**EXERCISE AIM**
Set out each line from the following listing that includes the word "Vref".

**ENTRIES SHOWN**
+ + + + +

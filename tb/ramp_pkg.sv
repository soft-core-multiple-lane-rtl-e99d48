// ramp_pkg: numbers of the analog front end, for the testbench models.
//
// The ramp clock (high for the first half of a frame, low for the second)
// drives an RC network of time constant TAU_PS from a VH swing. In the
// periodic steady state the ramp starts each frame at V0 = VH*a/(1+a) and
// peaks at VEND = VH/(1+a), with a = exp(-HALF/TAU). With TAU = HALF/3 and
// VH = 3.3 V the comparable input range is about 0.16 V to 3.14 V.
// While charging, Vref(t) = VH - (VH - V0) exp(-t/TAU); while discharging,
// Vref(t) = VEND exp(-(t - HALF)/TAU). The comparator output hit is 1 while
// Vref > Vin, so it rises at t_r = TAU ln((VH - V0)/(VH - Vin)) and falls at
// t_f = HALF + TAU ln(VEND/Vin). Edge times are rounded to whole
// picoseconds and moved by 1 ps when they would land exactly on a sampling
// instant (a multiple of BIN_PS), so the expected sample is never a tie.
package ramp_pkg;
  timeunit 1ps; timeprecision 1ps;

  localparam int  BIN_PS = 156;
  localparam real VH     = 3.3;

  function automatic int frame_ps(int ratio);
    return ratio * 8 * BIN_PS;
  endfunction

  function automatic real tau_ps(int ratio);
    return real'(frame_ps(ratio)) / 6.0;
  endfunction

  function automatic real v_low(int ratio);
    real a = $exp(-real'(frame_ps(ratio) / 2) / tau_ps(ratio));
    return VH * a / (1.0 + a);
  endfunction

  function automatic real v_high(int ratio);
    real a = $exp(-real'(frame_ps(ratio) / 2) / tau_ps(ratio));
    return VH / (1.0 + a);
  endfunction

  function automatic int untie(real t);
    int p = int'($floor(t + 0.5));
    if (p % BIN_PS == 0) p++;
    return p;
  endfunction

  // rising edge of hit within the frame; -1 when there is none
  function automatic int rise_ps(real vin, int ratio);
    if (vin <= v_low(ratio) || vin >= v_high(ratio)) return -1;
    return untie(tau_ps(ratio) * $ln((VH - v_low(ratio)) / (VH - vin)));
  endfunction

  // falling edge of hit within the frame; -1 when there is none
  function automatic int fall_ps(real vin, int ratio);
    if (vin <= v_low(ratio) || vin >= v_high(ratio)) return -1;
    return untie(real'(frame_ps(ratio) / 2) + tau_ps(ratio) * $ln(v_high(ratio) / vin));
  endfunction

  // hit level at offset off_ps into a frame converting vin
  function automatic bit level(real vin, int off_ps, int ratio);
    if (vin <= v_low(ratio)) return 1'b1;
    if (vin >= v_high(ratio)) return 1'b0;
    return off_ps >= rise_ps(vin, ratio) && off_ps < fall_ps(vin, ratio);
  endfunction
endpackage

+ + + + +

**YOUR RESPONSE**
// While charging, Vref(t) = VH - (VH - V0) exp(-t/TAU); while discharging,
// Vref(t) = VEND exp(-(t - HALF)/TAU). The comparator output hit is 1 while
// Vref > Vin, so it rises at t_r = TAU ln((VH - V0)/(VH - Vin)) and falls at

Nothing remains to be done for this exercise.